_WHAT YOU ARE ASKED TO DO_.
In the listing below, find the line that contains "localparam int unsigned SAMPLE_W" and the line that contains "localparam int unsigned G_SEGMENTS". Quote both and every line between them, exactly, and nothing more.

Top of MATERIAL FOR THIS TASK

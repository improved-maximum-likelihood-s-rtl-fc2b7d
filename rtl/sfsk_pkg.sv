// Shared constants and types of the S-FSK modem.
//
// The modem transmits one bit per symbol period T as one of two tones f0
// (bit 0) and f1 (bit 1). Tones are produced by a direct digital synthesizer
// that reads a one-period sine table of LUT_LEN entries with an integer step
// k, so f = k * fs / LUT_LEN. The transmitter runs at fs with SPB_TX samples
// per bit; the receiver samples at fs / ADC_DIV with SPB_RX samples per bit.
// The numbers below are the design's defaults: 656 table entries of 16 bits,
// 320 transmit samples per bit, ADC at half the DAC rate (160 samples per
// bit), a 32-symbol preamble and a log-Bessel approximation over 8 intervals.
// Widths of the receiver arithmetic are this design's own choice.
package sfsk_pkg;

  // Synthesizer
  localparam int unsigned LUT_LEN   = 656;  // sine table length N
  localparam int unsigned SAMPLE_W  = 16;   // table, DAC and ADC sample width
  localparam int unsigned SPB_TX    = 320;  // DAC samples per bit
  localparam int unsigned ADC_DIV   = 2;    // M = fs / f_ADC
  localparam int unsigned SPB_RX    = SPB_TX / ADC_DIV; // ADC samples per bit

  // Receiver
  localparam int unsigned PREAMBLE_LEN = 32;   // P
  localparam int unsigned ACC_W        = 26;   // correlator accumulator width
  localparam int unsigned G_SEGMENTS   = 8;    // intervals of g()
  localparam int unsigned X_W          = 32;   // g() argument, unsigned Q24.8
  localparam int unsigned X_FRAC       = 8;
  localparam int unsigned METRIC_W     = 48;   // log-likelihood values, signed Q.16
  localparam int unsigned METRIC_FRAC  = 16;

  // Table 1: step indices for 9.6 kbit/s, f = k * 4.8 kHz
  localparam int unsigned K0_DEFAULT = 19;  // f0 = 91.2 kHz
  localparam int unsigned K1_DEFAULT = 15;  // f1 = 72.0 kHz

  typedef logic signed [SAMPLE_W-1:0] sample_t;

  // Phase of the receiver's symbol processing
  typedef enum logic [1:0] {
    RX_IDLE     = 2'd0,  // not receiving
    RX_PREAMBLE = 2'd1,  // collecting the P preamble symbols
    RX_DATA     = 2'd2   // deciding payload bits
  } rx_phase_e;

endpackage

Bottom of MATERIAL FOR THIS TASK

_RESULT OF THIS TASK_.
  localparam int unsigned SAMPLE_W  = 16;   // table, DAC and ADC sample width
  localparam int unsigned SPB_TX    = 320;  // DAC samples per bit
  localparam int unsigned ADC_DIV   = 2;    // M = fs / f_ADC
  localparam int unsigned SPB_RX    = SPB_TX / ADC_DIV; // ADC samples per bit

  // Receiver
  localparam int unsigned PREAMBLE_LEN = 32;   // P
  localparam int unsigned ACC_W        = 26;   // correlator accumulator width
  localparam int unsigned G_SEGMENTS   = 8;    // intervals of g()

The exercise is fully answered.